● Extracted data entries:
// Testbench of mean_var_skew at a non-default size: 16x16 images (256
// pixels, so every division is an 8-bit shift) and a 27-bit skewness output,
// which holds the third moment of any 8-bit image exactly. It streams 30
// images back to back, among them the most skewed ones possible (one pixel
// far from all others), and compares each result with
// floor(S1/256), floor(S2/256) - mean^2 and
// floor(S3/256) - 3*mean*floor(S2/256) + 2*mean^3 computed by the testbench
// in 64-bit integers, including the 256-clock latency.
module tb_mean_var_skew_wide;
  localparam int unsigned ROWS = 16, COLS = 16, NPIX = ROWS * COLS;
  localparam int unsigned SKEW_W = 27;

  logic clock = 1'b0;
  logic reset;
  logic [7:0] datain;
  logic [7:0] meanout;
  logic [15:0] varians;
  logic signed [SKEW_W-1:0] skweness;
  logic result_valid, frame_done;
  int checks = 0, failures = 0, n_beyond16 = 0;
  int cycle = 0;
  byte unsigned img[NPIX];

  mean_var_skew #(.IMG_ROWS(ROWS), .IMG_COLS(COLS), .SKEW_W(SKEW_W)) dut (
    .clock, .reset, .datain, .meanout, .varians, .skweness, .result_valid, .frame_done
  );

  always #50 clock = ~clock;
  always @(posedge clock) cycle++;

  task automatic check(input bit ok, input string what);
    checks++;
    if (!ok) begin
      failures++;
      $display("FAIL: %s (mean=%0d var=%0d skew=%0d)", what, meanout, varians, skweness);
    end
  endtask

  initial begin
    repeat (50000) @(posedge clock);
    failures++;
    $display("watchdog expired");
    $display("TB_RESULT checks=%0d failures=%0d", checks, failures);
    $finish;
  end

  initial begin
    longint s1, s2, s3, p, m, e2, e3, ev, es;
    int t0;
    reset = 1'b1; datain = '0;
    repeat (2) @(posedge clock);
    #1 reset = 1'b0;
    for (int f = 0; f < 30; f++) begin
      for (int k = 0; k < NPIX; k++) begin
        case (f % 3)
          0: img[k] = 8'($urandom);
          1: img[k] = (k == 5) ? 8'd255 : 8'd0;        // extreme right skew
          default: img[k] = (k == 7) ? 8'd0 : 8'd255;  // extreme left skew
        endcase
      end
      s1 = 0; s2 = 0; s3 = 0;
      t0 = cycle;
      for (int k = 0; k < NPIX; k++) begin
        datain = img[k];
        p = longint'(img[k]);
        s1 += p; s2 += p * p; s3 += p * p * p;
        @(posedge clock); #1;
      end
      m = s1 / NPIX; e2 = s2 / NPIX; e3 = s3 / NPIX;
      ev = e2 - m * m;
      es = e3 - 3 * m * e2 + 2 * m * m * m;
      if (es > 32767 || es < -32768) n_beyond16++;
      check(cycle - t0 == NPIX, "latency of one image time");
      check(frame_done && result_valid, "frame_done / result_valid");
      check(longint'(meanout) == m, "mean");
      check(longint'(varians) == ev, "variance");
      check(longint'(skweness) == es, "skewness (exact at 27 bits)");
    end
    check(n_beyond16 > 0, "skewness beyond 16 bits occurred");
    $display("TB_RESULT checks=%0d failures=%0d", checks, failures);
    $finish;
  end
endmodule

● PROBLEM TO SOLVE: The response must consist solely of the lines from the first line of the entries through the line containing "logic [7:0] meanout;", repeated exactly.

● RESPONSE TO THIS TASK:
// Testbench of mean_var_skew at a non-default size: 16x16 images (256
// pixels, so every division is an 8-bit shift) and a 27-bit skewness output,
// which holds the third moment of any 8-bit image exactly. It streams 30
// images back to back, among them the most skewed ones possible (one pixel
// far from all others), and compares each result with
// floor(S1/256), floor(S2/256) - mean^2 and
// floor(S3/256) - 3*mean*floor(S2/256) + 2*mean^3 computed by the testbench
// in 64-bit integers, including the 256-clock latency.
module tb_mean_var_skew_wide;
  localparam int unsigned ROWS = 16, COLS = 16, NPIX = ROWS * COLS;
  localparam int unsigned SKEW_W = 27;

  logic clock = 1'b0;
  logic reset;
  logic [7:0] datain;
  logic [7:0] meanout;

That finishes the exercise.